## Saturday, January 05, 2013

### some common standards for college-level math

As I mentioned in my last post, this spring I will be using standards-based grading (SBG) in my multivariable calculus class. I won’t belabor what that means, since this is my first time using this method of assessment, and others have written far more expertly on the topic. In short, to me SBG means two things:
• refocusing the nature of grades from periodic goalposts to instructive feedback; and
• honing in on specific expectations so that students know where they are doing well and where they need improvement, from our perspective.
It’s often easy, for example, to become frustrated when a student does all the correct computations, but uses parentheses incorrectly. Or when he or she can differentiate polynomials but not factor them. When grading with points and percentages, we can try to leave helpful notes in the margins or at the end of an assignment, but the presence of THE NUMBER or THE LETTER at the top mostly overcomes our efforts to give informative guidance. Number and letter grades obscure the distinction between “generally understands the course material” and “understands this class well but struggles with prerequisites” and “follows set procedures neatly but has only surface understanding”. A set of standards separates out those cases and handles them differently.

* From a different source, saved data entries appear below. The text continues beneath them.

// semp_rob: reorder buffer of one hardware thread (RT1/RT2 stages).
//
// A 24-entry circular buffer, as in the processor's resource table; each
// thread has its own, the reorder buffer being one of the per-thread
// resources. Up to two instructions are written in program order at dispatch
// (disp_valid), results arrive out of order on NCMPL completion ports (only
// those tagged with this thread are taken), and up to two completed
// instructions leave from the head per cycle, in order. A retiring conditional
// branch or jump that was mispredicted, or a halt, is the last instruction to
// leave in its cycle and squashes everything behind it: the buffer empties on
// the next edge and free_mask names the physical registers the squashed
// instructions had allocated, so the rename stage can return them.
//
// Retirement here is a single stage; the two-stage retire of the original
// pipeline (RT1, RT2) is folded into one cycle. That and the entry format are
// this design's choices.
module semp_rob
  import semp_pkg::*;
#(
  parameter int unsigned DEPTH = ROB_DEPTH,
  parameter int unsigned NCMPL = 4,
  parameter bit          TID   = 1'b0
) (
  input  logic                  clk,
  input  logic                  rst,
  // dispatch
  input  logic [1:0]            disp_valid,   // slot 1 only with slot 0
  input  rob_entry_t [1:0]      disp,
  output robidx_t [1:0]         disp_idx,
  output logic [5:0]            count,
  // completion
  input  cmpl_t [NCMPL-1:0]     cmpl,
  // retirement
  output retire_t [1:0]         ret,
  output logic                  flush,
  output logic [NPREG-1:0]      free_mask,
  output robidx_t               head_idx,
  output logic                  empty
);
  rob_entry_t  e   [DEPTH];
  logic        v   [DEPTH];
  logic        tk  [DEPTH];
  logic        mp  [DEPTH];
  word_t       np  [DEPTH];
  robidx_t     head, tail;
  logic [5:0]  cnt;
  logic [1:0]  nret;

  function automatic robidx_t inc(input robidx_t i, input int unsigned n);
    int unsigned s;
    s = int'(i) + n;
    if (s >= DEPTH) s = s - DEPTH;
    return robidx_t'(s);
  endfunction

  assign count    = cnt;
  assign head_idx = head;
  assign empty    = (cnt == 0);
  assign disp_idx[0] = tail;
  assign disp_idx[1] = inc(tail, 1);

  // retirement selection
  always_comb begin
    robidx_t h;
    ret   = '0;
    nret  = '0;
    flush = 1'b0;
    for (int k = 0; k < 2; k++) begin
      h = inc(head, k);
      if (!flush && nret == 2'(k) && v[h] && e[h].done) begin
        ret[k].valid    = 1'b1;
        ret[k].dst      = e[h].dst;
        ret[k].has_dst  = e[h].has_dst;
        ret[k].pd       = e[h].pd;
        ret[k].old_pd   = e[h].old_pd;
        ret[k].has_dst2 = e[h].has_dst2;
        ret[k].pd2      = e[h].pd2;
        ret[k].old_pd2  = e[h].old_pd2;
        ret[k].is_cbr   = e[h].is_cbr;
        ret[k].taken    = tk[h];
        ret[k].ghr      = e[h].ghr;
        ret[k].pc       = e[h].pc;
        ret[k].halt     = e[h].halt;
        ret[k].flush    = mp[h] || e[h].halt;
        ret[k].npc      = np[h];
        flush           = ret[k].flush;
        nret            = nret + 2'd1;
      end
    end
  end

  // registers held by the instructions a flush squashes
  always_comb begin
    logic retiring;
    free_mask = '0;
    retiring  = 1'b0;
    if (flush)
      for (int i = 0; i < DEPTH; i++) begin
        retiring = (robidx_t'(i) == head) || (nret == 2'd2 && robidx_t'(i) == inc(head, 1));
        if (v[i] && !retiring) begin
          if (e[i].has_dst)  free_mask[e[i].pd]  = 1'b1;
          if (e[i].has_dst2) free_mask[e[i].pd2] = 1'b1;
        end
      end
  end

  always_ff @(posedge clk) begin
    if (rst) begin
      head <= '0; tail <= '0; cnt <= '0;
      for (int i = 0; i < DEPTH; i++) begin
        v[i] <= 1'b0; e[i] <= '0; tk[i] <= 1'b0; mp[i] <= 1'b0; np[i] <= '0;
      end
    end else if (flush) begin
      head <= '0; tail <= '0; cnt <= '0;
      for (int i = 0; i < DEPTH; i++) v[i] <= 1'b0;
    end else begin
      for (int c = 0; c < NCMPL; c++)
        if (cmpl[c].valid && cmpl[c].tid == TID && v[cmpl[c].rob]) begin
          e[cmpl[c].rob].done <= 1'b1;
          tk[cmpl[c].rob] <= cmpl[c].taken;
          mp[cmpl[c].rob] <= cmpl[c].mispred;
          np[cmpl[c].rob] <= cmpl[c].npc;
        end
      for (int k = 0; k < 2; k++)
        if (ret[k].valid) v[inc(head, k)] <= 1'b0;
      for (int k = 0; k < 2; k++)
        if (disp_valid[k]) begin
          v[inc(tail, k)]  <= 1'b1;
          e[inc(tail, k)]  <= disp[k];
          tk[inc(tail, k)] <= 1'b0;
          mp[inc(tail, k)] <= 1'b0;
          np[inc(tail, k)] <= disp[k].pc + 32'd4;
        end
      head <= inc(head, int'(nret));
      tail <= inc(tail, int'(disp_valid[0]) + int'(disp_valid[1]));
      cnt  <= cnt + 6'(disp_valid[0]) + 6'(disp_valid[1]) - 6'(nret);
    end
  end

  // dispatch never overruns the buffer
  assert property (@(posedge clk) disable iff (rst)
    (32'(cnt) + 32'(disp_valid[0]) + 32'(disp_valid[1]) <= DEPTH));
endmodule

After a stimulating conversation last month with T. J. Hitchman, Dana Ernst, and Jon Hasenbank (with some additional feedback from Bret Benesh), I began to rethink what should (or does, or could—there’s never been just one way to implement SBG) constitute a standard in a college/university math class. Up until that point, I had been planning to split up the course material into every possible type of computation or problem that I would expect a student to be able to complete at the end of the class. It became clear to me that this was probably too fine a gradation; it treats the material reductively rather than holistically, and moreover there’s almost no chance I could equitably test all of the pieces in a 14-week semester, with three class meetings per week.

At the time, I had already planned to have two standards appear on every assignment: algebra and presentation. These constantly trip up students at the introductory calculus level, and without SBG I always struggled to convey to certain students how much their performance would improve just by focusing on one or the other of these. During the aforementioned conversation, it was also proposed that problem solving could be its own standard. In some sense, it is an skill that is independent of the particular course material, but requires some kind of content to be implemented.

I began to conceive of two types of standards: those which would apply directly to the new material of the class, and those which would be expected of students in any early-to-intermediate level college math class. My model was inspired by Euclid’s division of axioms into “common notions”—applicable to any mathematical realm—and “postulates”—assumptions tailored to the study of geometry. Or, to use a liturgical metaphor, one might think of the “ordinaries” and “propers” of the mass; they are equally important, but the propers change at each service, while the ordinaries remain the same. The ordinaries provide a constant framework for interpreting and experiencing the propers, which focus on the day or season.

Below is a list of seven common standards I have devised, along with a brief description of what each entails. Next week I will post the content-specific standards for my multivariable calculus class.
• Algebra – accurately simplify, expand, and otherwise manipulate symbolic expressions involving variables and common functions
• Mathematical literacy – correctly use mathematical vocabulary, set notation, equality, and logical implication
• Technological literacy – use computers appropriately for computation, visualization, and research
• Modeling – translate fluidly between verbal, symbolic, and graphical descriptions of both abstract and “real-world” objects
• Problem solving – determine what question or questions are relevant in a given situation and choose an appropriate strategy for answering the question(s)
• Estimation – anticipate the nature and/or size of solutions and evaluate whether a solution makes sense in the given situation
• Presentation – submit neat, organized, clearly written, and independently produced work, with appropriate context and a clear progression of ideas
These are skills I try to develop in all of my classes, but not always so explicitly. Adding estimation to the list, for instance, was inspired by the books Street-fighting Mathematics and Misteaks … and how to find them before the teacher does…, which emphasize what mathematicians often think of as “common sense” guesses as to what solution a problem will yield, as well as checks that a final answer makes sense. It promotes numeracy. It gives me something I can point to when I wish to explain to a student, “It’s less important that you made a sign error early in your calculation than that you failed to notice at the end that your car is going faster than the speed of light.” Modeling is, for some students, one of the hardest skills to learn. I’m partly using Dan Meyer’s notion of the “ladder of abstraction” to shape my thoughts in this area. Both modeling and estimation could be classified under problem solving, but are sufficiently large subcategories that I chose to separate them out and focus the problem solving standard more narrowly.

To some extent, these are standards for myself. Am I providing guidance on when and how to use computers? Am I demonstrating proper mathematical grammar? Am I distinguishing the (neat, organized) presentation of a solution from the (often messy) process of discovering it? I’m looking forward to this way of assessing and highlighting material.